<<<<

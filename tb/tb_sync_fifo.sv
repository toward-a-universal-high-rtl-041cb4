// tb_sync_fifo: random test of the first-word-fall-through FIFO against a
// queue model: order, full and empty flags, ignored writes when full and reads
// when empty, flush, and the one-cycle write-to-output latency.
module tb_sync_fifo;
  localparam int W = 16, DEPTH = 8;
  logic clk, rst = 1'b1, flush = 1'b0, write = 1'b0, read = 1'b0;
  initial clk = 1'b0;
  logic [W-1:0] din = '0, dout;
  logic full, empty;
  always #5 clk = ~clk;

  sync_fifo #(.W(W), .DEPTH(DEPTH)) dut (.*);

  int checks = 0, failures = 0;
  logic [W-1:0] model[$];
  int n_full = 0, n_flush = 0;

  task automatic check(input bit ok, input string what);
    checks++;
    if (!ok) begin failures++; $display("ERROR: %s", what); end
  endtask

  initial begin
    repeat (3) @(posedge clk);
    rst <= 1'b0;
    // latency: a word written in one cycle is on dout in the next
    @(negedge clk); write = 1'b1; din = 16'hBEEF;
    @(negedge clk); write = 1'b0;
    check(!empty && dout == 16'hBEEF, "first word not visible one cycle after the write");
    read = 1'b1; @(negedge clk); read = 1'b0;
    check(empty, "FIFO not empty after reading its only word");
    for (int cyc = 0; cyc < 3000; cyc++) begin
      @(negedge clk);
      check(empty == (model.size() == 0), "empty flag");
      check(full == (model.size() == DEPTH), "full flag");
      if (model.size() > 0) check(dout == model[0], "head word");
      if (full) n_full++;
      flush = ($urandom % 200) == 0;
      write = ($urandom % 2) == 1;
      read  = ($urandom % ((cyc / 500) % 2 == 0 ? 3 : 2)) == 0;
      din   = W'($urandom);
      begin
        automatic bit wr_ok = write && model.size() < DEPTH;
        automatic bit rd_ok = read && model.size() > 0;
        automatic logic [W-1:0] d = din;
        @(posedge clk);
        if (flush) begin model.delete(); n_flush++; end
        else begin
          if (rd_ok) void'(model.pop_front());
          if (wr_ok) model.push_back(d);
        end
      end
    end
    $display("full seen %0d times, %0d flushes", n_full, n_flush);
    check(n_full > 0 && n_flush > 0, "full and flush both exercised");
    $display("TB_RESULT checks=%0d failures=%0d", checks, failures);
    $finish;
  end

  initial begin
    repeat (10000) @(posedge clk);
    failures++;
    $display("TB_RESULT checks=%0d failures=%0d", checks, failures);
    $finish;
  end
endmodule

>>>>
<<<<

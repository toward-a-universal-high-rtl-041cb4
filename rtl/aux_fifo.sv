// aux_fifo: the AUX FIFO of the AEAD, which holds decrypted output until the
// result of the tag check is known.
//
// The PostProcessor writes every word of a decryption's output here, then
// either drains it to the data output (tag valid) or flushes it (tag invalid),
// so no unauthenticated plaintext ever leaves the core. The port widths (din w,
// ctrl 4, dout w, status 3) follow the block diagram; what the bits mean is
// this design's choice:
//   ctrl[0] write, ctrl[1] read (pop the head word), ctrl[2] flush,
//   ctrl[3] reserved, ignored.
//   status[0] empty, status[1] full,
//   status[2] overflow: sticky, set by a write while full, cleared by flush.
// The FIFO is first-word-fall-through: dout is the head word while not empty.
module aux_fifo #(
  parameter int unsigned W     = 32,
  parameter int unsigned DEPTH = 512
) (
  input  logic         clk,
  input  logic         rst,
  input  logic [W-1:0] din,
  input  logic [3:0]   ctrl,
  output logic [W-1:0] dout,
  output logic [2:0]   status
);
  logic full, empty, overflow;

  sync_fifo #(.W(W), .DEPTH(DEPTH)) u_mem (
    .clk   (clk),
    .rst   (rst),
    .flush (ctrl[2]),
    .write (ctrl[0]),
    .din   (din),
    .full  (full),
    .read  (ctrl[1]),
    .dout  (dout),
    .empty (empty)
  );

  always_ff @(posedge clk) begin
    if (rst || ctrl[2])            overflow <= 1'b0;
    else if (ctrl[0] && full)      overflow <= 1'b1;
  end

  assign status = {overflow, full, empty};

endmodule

>>>>

**TASK BRIEF:**
Copy word for word the stretch of entries above from the line that has "filename tb/tb_sync_fifo.sv" through the line that has "check(!empty && dout", both ends included, and nothing outside it.

**SOLUTION FOR THIS EXERCISE:**
filename tb/tb_sync_fifo.sv
repository toward-a-universal-high-rtl-041cb4
// tb_sync_fifo: random test of the first-word-fall-through FIFO against a
// queue model: order, full and empty flags, ignored writes when full and reads
// when empty, flush, and the one-cycle write-to-output latency.
module tb_sync_fifo;
  localparam int W = 16, DEPTH = 8;
  logic clk, rst = 1'b1, flush = 1'b0, write = 1'b0, read = 1'b0;
  initial clk = 1'b0;
  logic [W-1:0] din = '0, dout;
  logic full, empty;
  always #5 clk = ~clk;

  sync_fifo #(.W(W), .DEPTH(DEPTH)) dut (.*);

  int checks = 0, failures = 0;
  logic [W-1:0] model[$];
  int n_full = 0, n_flush = 0;

  task automatic check(input bit ok, input string what);
    checks++;
    if (!ok) begin failures++; $display("ERROR: %s", what); end
  endtask

  initial begin
    repeat (3) @(posedge clk);
    rst <= 1'b0;
    // latency: a word written in one cycle is on dout in the next
    @(negedge clk); write = 1'b1; din = 16'hBEEF;
    @(negedge clk); write = 1'b0;
    check(!empty && dout == 16'hBEEF, "first word not visible one cycle after the write");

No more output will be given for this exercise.